Task instructions –
Write each line again exactly as it is, from the opening line of the records below through the one containing "background. Walking left", and add nothing.

Records shown –
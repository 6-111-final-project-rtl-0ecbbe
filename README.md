# Paratroopers with a camera for a joystick

This is the digital logic of a version of the arcade game *Paratroopers* that
has no joystick. A camera watches the player standing in front of a light
background. Walking left or right moves the gun along the bottom of the
screen. Raising an arm above a learned height fires it. Helicopters cross the
top of the screen and drop bombs and paratroopers. The player shoots them
before they land: a landing paratrooper costs one health point and a landing
bomb costs two. The game ends when health reaches zero.

The logic splits into three units that talk over narrow asynchronous links:

```
 camera -> sync separator --hsync_n/vsync_n--+
        -> 8-bit ADC -------adc_data---------+--> VCU (video capture unit)
                                                  | position, shoot, present, calibrated
                                                  v
                                                 GCU (game control unit)
                                                  | sprite list (req/ready, 8-bit bus)
       calibration picture (req/ready, 8-bit bus) v
 VCU ------------------------------------------> VDU (output generator)
                                                  | 13-bit address, 8-bit data
                                                  v
                                  8K x 8 display SRAM <-> MC6847 video chip -> monitor
```

`rtl/paratroopers_top.sv` wires the three units together. The camera, the sync
separator, the ADC, the display SRAM, the MC6847 and its analog colour and
sync circuits are off-chip parts, so their signals are top-level ports.
Everything runs from one 10 MHz clock. Every signal that crosses from one unit
to another still passes a two-flop synchronizer (`sync2`). The three units were
designed to run on separate boards with separate clocks, and the
synchronizers keep that option open.

## The request/ready link

All data moves between units over the same four-phase handshake. The
receiver raises `req`. The sender puts a byte on the bus and raises `ready`.
The receiver takes the byte and drops `req`. The sender then drops `ready`.
Each side reacts only to the other side's level, so the two sides may run on
unrelated clocks.

Two streams use this link:

* **Sprite list** (GCU to VDU), once per displayed frame. Each sprite is three
  bytes: a code, then x, then y. The list ends with the single byte `0xC0`.
  No code, x or y value can be `0xC0` at the start of a triple, so a receiver
  that gets out of step is back in step after one frame.

  | code | sprite | code | sprite |
  |---|---|---|---|
  | 0 | paratrooper | 6, 7 | gun, left and right half |
  | 1 | bomb | 8, 9 | helicopter flying right (halves mirrored) |
  | 2, 3 | helicopter flying left, left and right half | 10 | bullet |
  | 4, 5 | explosion, left and right half | 11 | score / level read-out, x = value |
  |  |  | 12 | health read-out, x = value |

  x is a signed 8-bit column, so a helicopter can be partly off the left
  edge. y is the top row.
* **Calibration picture** (VCU to VDU). Each byte holds 8 one-bit pixels of a
  sampled line, leftmost pixel in bit 7: 16 bytes per line, 96 lines. After
  the last line comes one extra transfer with `end_of_frame` high.

## Video capture unit (`vcu`)

The camera gives 525-line NTSC frames. The VCU builds a 128 x 96 one-bit
image from them, one line at a time. It never stores a whole frame: it keeps
one line in a 16-byte line buffer and reduces it before the next sampled line
arrives.

* **`vcu_controller`** follows the synchronized syncs. After the vertical sync
  rises it waits out the vertical blanking interval (`VBLANK_CYC` = 13880
  clocks, 1.388 ms). From then on it counts horizontal sync pulses and samples
  every fifth line (`LINE_STRIDE`), 96 in all (`LINES`). A sampled line starts
  `HBLANK_CYC` = 70 clocks (7 µs) after its rising hsync. At line
  `LAST_LINE` = 503 it waits for the next vertical sync.
* **`digitizer`** reads the ADC twice per pixel (three clocks per pixel, so
  128 pixels take 384 of the 635 clocks of a line). It averages the two
  samples and compares the average with `threshold`. A pixel darker than the
  threshold becomes 1, and the player is the dark part of the picture. It
  signals `done` to the controller as soon as sampling ends, before it writes
  the 16 bytes into the line buffer, so the controller never misses an hsync.
  It then pulses `start_proc`.
* **`calibrator`** runs first, over `FRAMES_PER_PHASE` = 750 frames (5 s) per
  phase. In phase 1 the player stands with arms down; in phase 2 with an arm
  raised. For each frame it notes the first line that holds any dark pixel,
  which is the top of the player. At the end of a phase it divides the sum by
  the frame count by repeated subtraction. Phase 1 gives `shoot_low` and
  phase 2 gives `shoot_high`. Both start at 96, the bottom of the screen.
  Meanwhile it forwards every line to the VDU. A line whose number equals a
  threshold is sent as all ones, so the learned heights show as white bars.
  When both phases are done it raises `calibrated` and gives the line buffer
  to the processor.
* **`processor`** reduces each line in 64 clocks. It slides an 8-pixel window
  across each pair of neighbouring bytes. Any position where all 8 pixels are
  dark is a candidate for the player's left or right edge, since the player is
  assumed to be at least 8 pixels wide. Over a frame it keeps the leftmost
  and rightmost candidates. After the last line it outputs
  `position = (left + right) / 2` and `present`. It also outputs the `shoot`
  level, which has hysteresis:
  * it goes high when the first dark line is at or above `shoot_high`;
  * it goes low when the first dark line is at or below `shoot_low`;
  * between the two it keeps its value.

  With hysteresis a raised arm gives one shot, not automatic fire.

## Game control unit (`gcu`)

Two state machines sequence the game:

* **`major_fsm`** steps through INIT, WAIT, LEVEL, GAME and OVER. WAIT lasts
  until the VCU is calibrated. In LEVEL the level follows the player's
  position: `level = 3 - position/32`, so the left edge is the fastest. The
  screen shows the level number, and a shot confirms it and starts the game.
  GAME lasts until health reaches 0. In OVER, the player walking out of the
  picture and back in (`present` low, then high) starts a new game.
* **`game_fsm`** runs one pass per frame request from the VDU. Three worker
  machines run one after another:
  * **output**: send the sprite list;
  * **update**: move, create and remove sprites;
  * **check**: collisions and landings.

  After check it subtracts the frame's damage from health, and it ends the
  game when health would reach 0 (`START_HEALTH` = 10).

The game state is kept in a 32-word RAM (`object_ram`). Each word is a packed
struct from `para_pkg`. Words 0-7 hold helicopters and words 8-31 hold bombs
and paratroopers. Each section is kept packed: `numheli` and `numobject`
count its live entries from the bottom. To remove an entry, the last entry of
the section is copied over it. The four bullets live in registers. The gun
needs no storage because it is always at `position`.

**Update (`update_fsm`)**, per frame:

1. **Bullets** rise one row every frame and vanish at the top. A pending shot
   (from `shoot_reg`, which turns the `shoot` level into a one-shot event)
   starts a bullet at the gun in the first free register.
2. **Pace.** Sprites other than bullets move on one frame in `4 - level`.
   Helicopters move one pixel sideways; bombs and paratroopers fall one row
   until they reach row 84, the ground.
3. **New helicopters.** Each side (entering at x = 127 flying left, at row 0,
   or at x = -15 flying right, at row 8) counts the moves since its last
   helicopter. When the count reaches a target, a new one starts. The target
   is `MIN_GAP` + a random 0-63, drawn at each launch.
4. **Drops.** A helicopter carries a distance to its next drop. When the
   distance runs out over the screen, it drops an object 6 rows below itself
   and draws a new distance. The object is a bomb with probability 3/8
   (`rnd[2:0] < 3`).
5. **Explosions** last 15 frames. An exploding sprite neither moves nor
   collides, and when the count runs out it is removed.

**Check (`check_fsm`)** walks the helicopters (16 x 12 box) and then the
objects (8 x 12 box). It uses each bullet at most once.

* **A hit** sets the sprite exploding, adds one to the score and marks the
  bullet in `kill_mask`. The update machine clears marked bullets at once.
* **A landing:** an object at row 84 explodes and adds 1 (paratrooper) or 2
  (bomb) to the frame's damage.

**Random numbers (`rng`)**: an 8-bit register, never reset. Each clock,
one bit (in turn) is XORed with a sample of an unrelated 1.84 MHz clock
(`rng_in`).

## Video output (`output_generator`)

The VDU draws each picture into the 8 KB display SRAM, which the MC6847 shows
in its 128 x 96, four-colour mode. The layout is 2 bits per pixel, 32 bytes
per row, 3072 bytes in all, with the leftmost pixel of a byte in bits 7:6. The
`calib_sw` / `game_sw` switches choose what to draw:

* **Calibration**: fetch a byte of 8 pixels and write it as two RAM bytes,
  each pixel doubled to colour 3. Repeat until `end_of_frame`.
* **Game**: clear the 3072 bytes, then fetch triples. For a sprite, read its
  12 rows from `sprite_rom`. A row is 8 pixels (16 bits) that fall across up
  to three RAM bytes, depending on `x mod 4`. Each byte is read, ORed with
  the sprite and written back; parts off the screen are skipped. Codes 11
  and 12 write three decimal digits (3 x 7 glyphs) straight into the RAM at
  the bottom left (byte 2851) and bottom right (byte 2879).

While drawing, the generator holds `nms` low so that the MC6847 leaves the RAM
alone. When the picture is done it raises `nms` and waits for the MC6847's
next falling `nfs` (end of a displayed field) before it starts again. The GCU
runs one game step per picture, so the game runs at the display's frame rate.

## Where this RTL departs from, or fills in, the original

The state machines, their states, the link protocol and the main numbers
come from the original design:

* 10 MHz clock; 2 samples per pixel; every 5th line; 96 lines;
* 1.388 ms and 7 µs delays; 750 frames per calibration phase;
* the 8-bit-window edge search and the shoot hysteresis;
* 1/2 damage points, 15-frame explosions, 3/8 bombs;
* the sprite codes, gun row 83 and helicopter rows 0 and 8;
* the 2-bit-per-pixel RAM layout and read-out addresses, and nms/nfs.

These parts are this design's own:

* **Picture content**: sprite bitmaps and colours.
* **Storage and counts**: RAM word layouts, the numbers of slots and bullets.
* **Game rules**: the level-to-speed rule, the launch and drop distance
  formulas, START_HEALTH and MIN_GAP, and the score and health read-out
  codes 11/12.
* **Sequencing**: the restart condition, and the rule that the output
  generator abandons a calibration picture when the switch leaves
  calibration mode. Without that rule the switch would never be seen,
  because the capture unit sends nothing once calibrated.

Two points in the original conflict or are unclear:

* **`nms` polarity.** The text and the state diagram give opposite
  polarities. This RTL holds `nms` low while drawing.
* **Calibration length.** The text mentions both 5 s and about 1900
  frames (10 s) per phase. This RTL uses 750 frames, 5 s at the frame rate.

Not drawn, because the original does not say what they look like:

* **Calibration prompts.** The original has two prompt screens during
  calibration, "arms down" and "arm up". Here the live camera picture with
  the threshold bars is shown in both phases. The calibrator's `phase`
  output says which phase is running.
* **Game-over screen.** The original shows a separate game-over screen. Here
  the game-over frames show the gun and the final score, with health at 0.

Two things to know before trusting it on hardware:

* **Noise.** The edge search assumes a clean, well-lit picture. A few noisy
  dark pixels in a line can move the bounds.
* **Picture alignment.** The VDU always starts a calibration picture at
  address 0, so it lines up only if the camera frame and the display field
  keep step.

## Files

`rtl/` has one module per file:

| unit | modules |
|---|---|
| top | `paratroopers_top` |
| VCU | `vcu`, `vcu_controller`, `digitizer`, `line_buffer`, `calibrator`, `processor` |
| GCU | `gcu`, `major_fsm`, `game_fsm`, `output_fsm`, `update_fsm`, `check_fsm`, `object_ram`, `shoot_reg`, `rng` |
| VDU | `output_generator`, `sprite_rom` |
| shared | `sync2`; `para_pkg` (types, sprite codes, geometry constants) |

Every file opens with a comment on what the module does, its interface and
timing, and which parts follow the original.

`tb/` has one self-checking testbench per module, `tb_<module>.sv`. The
exception is `sync2`, whose testbench is `tb_sync2`. Each testbench ends by
printing `TB_RESULT checks=<n> failures=<m>` and has a watchdog. Most compare
against an independent model:

* `tb_update_fsm` and `tb_check_fsm` re-implement one frame of game rules.
* `tb_output_generator` renders whole pictures itself and compares all 3072
  bytes.
* `tb_processor` finds the player's edges by brute force.

Beyond single modules:

* `tb_vcu` drives the capture unit from a camera model.
* `tb_gcu` plays the game through the sprite bus.
* `tb_paratroopers_top` is the end-to-end run. It has models of the camera,
  the display RAM and the MC6847's `nfs`, and it covers two complete games:
  * calibration, level select, a start shot, a game to game over;
  * walking out and back in, and a second game to game over.

  It counts calibration pictures, helicopter launches, drops, hits, landings,
  removals, game overs and restarts, and fails if any of them never happened.
  It uses reduced timing: 8 lines, 2 frames per calibration phase, health 3.
* `tb_full_frame` uses the top with every parameter at its default. It
  sends two full NTSC-timed camera frames in calibration mode and checks
  that each becomes a correct 96-row picture in the display RAM.

A complete calibration at default size needs 1500 frames, about 500 million
clocks. That is more than a practical simulation, so a full game has been
simulated only at the reduced sizes above.

## Simulating

With Verilator 5:

```
verilator --binary --timing -Wno-fatal -Irtl -y rtl -y tb rtl/para_pkg.sv \
          tb/tb_paratroopers_top.sv --top-module tb_paratroopers_top -Mdir obj_top
./obj_top/Vtb_paratroopers_top
```

`-Wno-fatal` keeps Verilator's width warnings about testbench arithmetic
from stopping the build; the RTL itself builds with no warnings other than
unused signals and parameters. Any other testbench builds the same way. Name the testbench file and its
module instead of the top's. A passing run prints `failures=0`. The end-to-end
run takes a few seconds.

Response to the task –
repository 6-111-final-project-rtl-0ecbbe
filename README.md
# Paratroopers with a camera for a joystick

This is the digital logic of a version of the arcade game *Paratroopers* that
has no joystick. A camera watches the player standing in front of a light
background. Walking left or right moves the gun along the bottom of the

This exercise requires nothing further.